Our brains, even animal ones, create information out of nothing where, in fact, information may not exist except in a potential form (but certainly not ever used). This is what computational cognitive neuroscience teaches us particularly through the study of mendaciology...the computational cognitive neuroscience of lies.

Information can be created, even out of nothing, and used for good (e.g., fiction) or evil (e.g., pernicious lies). But that comes out of the "deep learning" discrimination/classification networks in our (and other animal's) brains. What makes people unique is that we can express and communicate what our brains perceive, think about, and do in our human natural languages. The creation of the information is in our brains but the information we internally create is then serially communicated by our natural language organ in the left hemispheres of human brains.

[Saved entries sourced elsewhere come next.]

// tb_jtag_tap: checks the JTAG test access port.
//
// The bench drives TCK/TMS/TDI as a JTAG master (TDI changes on the falling
// edge, TDO is read at the rising edge). It checks: the instruction register
// captures 0001 and reads back through TDO; IDCODE (also selected by a
// test-logic reset); the CONTROL chain captures the current control
// registers and, on Update-DR, hands new contents to the system clock
// domain with one ctrl_load pulse; the STATUS chain captures the status
// words; the BIST register captures {fail, done} and a 1 in bit 0 gives one
// bist_start pulse; unknown instructions select the one-bit bypass register
// (one TCK of delay from TDI to TDO); SAMPLE and DEBUG capture the pin and
// debug vectors presented at Capture-DR (random values, several times);
// TDO is enabled only while shifting.
`timescale 1ps/1ps
module tb_jtag_tap;
  import amt_pkg::*;
  logic tck = 0, tms = 1, tdi = 0, trst_n = 1, tdo, tdo_en;
  logic clk = 0, rst_n = 1;
  ctrl_regs_t ctrl_now = '0, ctrl_data;
  stat_regs_t stat_now = '0;
  logic [2:0] bist_done = 3'b101, bist_fail = 3'b010;
  logic ctrl_load, bist_start;
  logic [63:0] pins = '0;
  logic [41:0] debug = '0;
  int checks = 0, failures = 0, n_load = 0, n_bist = 0;

  jtag_tap dut (.*);

  always #12500 clk = ~clk;
  always @(posedge clk) begin
    if (ctrl_load)  n_load++;
    if (bist_start) n_bist++;
  end

  task automatic check(input bit ok, input string what);
    checks++;
    if (!ok) begin failures++; if (failures < 10) $display("FAIL %s at %0t", what, $time); end
  endtask

  task automatic jtck(input logic m, input logic d, output logic o, output logic oe);
    tms = m; tdi = d;
    #50000 tck = 1;
    o = tdo; oe = tdo_en;
    #50000 tck = 0;
  endtask
  task automatic jtag_ir(logic [3:0] ir, output logic [3:0] cap);
    logic o, oe;
    jtck(0, 0, o, oe); jtck(1, 0, o, oe); jtck(1, 0, o, oe); jtck(0, 0, o, oe); jtck(0, 0, o, oe);
    for (int i = 0; i < 4; i++) begin
      jtck(i == 3, ir[i], o, oe); cap[i] = o;
      check(oe, "TDO enabled in Shift-IR");
    end
    jtck(1, 0, o, oe); jtck(0, 0, o, oe);
    check(!oe, "TDO disabled outside shifting");
  endtask
  task automatic jtag_dr(int len, input logic [199:0] din, output logic [199:0] dq);
    logic o, oe;
    dq = '0;
    jtck(1, 0, o, oe); jtck(0, 0, o, oe); jtck(0, 0, o, oe);
    for (int i = 0; i < len; i++) begin
      jtck(i == len-1, din[i], o, oe);
      dq[i] = o;
    end
    jtck(1, 0, o, oe); jtck(0, 0, o, oe);
  endtask

  logic [3:0] cap;
  logic [199:0] q, d;

  initial begin
    #1 rst_n = 0; trst_n = 0;
    repeat (2) @(posedge clk);
    #1 rst_n = 1; trst_n = 1;
    for (int i = 0; i < NCTRL; i++) ctrl_now[i] = REG_W'($urandom);
    for (int i = 0; i < NSTAT; i++) stat_now[i] = REG_W'($urandom);
    // IDCODE after reset
    begin logic o, oe; jtck(0, 0, o, oe); end      // to Run-Test/Idle
    jtag_dr(32, '0, q);
    check(q[31:0] == 32'h1A71_0001, $sformatf("IDCODE after reset %h", q[31:0]));
    // instruction capture
    jtag_ir(4'b1000, cap);
    check(cap == 4'b0001, "IR captures 0001");
    // control chain: capture then update
    for (int i = 0; i < 180; i++) d[i] = 1'($urandom);
    jtag_dr(180, d, q);
    check(q[179:0] == 180'(ctrl_now), "control chain capture");
    repeat (5) @(posedge clk);
    check(ctrl_data == ctrl_regs_t'(d[179:0]) && n_load == 1, "control chain update and one load pulse");
    // status chain
    jtag_ir(4'b1001, cap);
    jtag_dr(72, '0, q);
    check(q[71:0] == 72'(stat_now), "status chain capture");
    // BIST register
    jtag_ir(4'b1010, cap);
    jtag_dr(6, 200'd1, q);
    check(q[5:0] == {bist_fail, bist_done}, "BIST status capture");
    repeat (5) @(posedge clk);
    check(n_bist == 1, "one BIST start pulse");
    jtag_dr(6, 200'd0, q);
    repeat (5) @(posedge clk);
    check(n_bist == 1, "no start with bit 0 clear");
    // pin sampling and internal debug register
    jtag_ir(4'b0010, cap);
    for (int n = 0; n < 4; n++) begin
      pins = {$urandom, $urandom};
      jtag_dr(64, '0, q);
      check(q[63:0] == pins, $sformatf("SAMPLE capture %h", q[63:0]));
    end
    jtag_ir(4'b1011, cap);
    for (int n = 0; n < 4; n++) begin
      debug = {10'($urandom), $urandom};
      jtag_dr(42, '0, q);
      check(q[41:0] == debug, $sformatf("DEBUG capture %h", q[41:0]));
    end
    // bypass
    jtag_ir(4'b1111, cap);
    for (int i = 0; i < 40; i++) d[i] = 1'($urandom);
    jtag_dr(40, d, q);
    check(q[39:1] == d[38:0], "bypass: one TCK delay");
    // test-logic reset selects IDCODE again
    begin logic o, oe; repeat (5) jtck(1, 0, o, oe); jtck(0, 0, o, oe); end
    jtag_dr(32, '0, q);
    check(q[31:0] == 32'h1A71_0001, "IDCODE after test-logic reset");
    $display("TB_RESULT checks=%0d failures=%0d", checks, failures);
    $finish;
  end

  initial begin
    #400_000_000;
    $display("watchdog expired");
    failures++;
    $display("TB_RESULT checks=%0d failures=%0d", checks, failures);
    $finish;
  end
endmodule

So people don't just copy information, we create it out of, dare I say, nothing. When we create it out of something that we perceive and know other people can perceive, and verify for themselves, we are probably doing good.

Except when we lie, even unintentionally, because our brains are not very good with scientific or logical truth.

The amount of information that is replicated by human brains is only a small subset of the amount our brains create out of the necessity of how we survive and communicate among ourselves.

Here are the details on that.

https://medium.com/liecatcher/natural-language-and-your-brain-237185770b00?source=friends_link&sk=80f2a4a1fdfd104daecff09828cb0182

Which is what this paper nicely demonstrates. That is my little replication of what the brain science tells us.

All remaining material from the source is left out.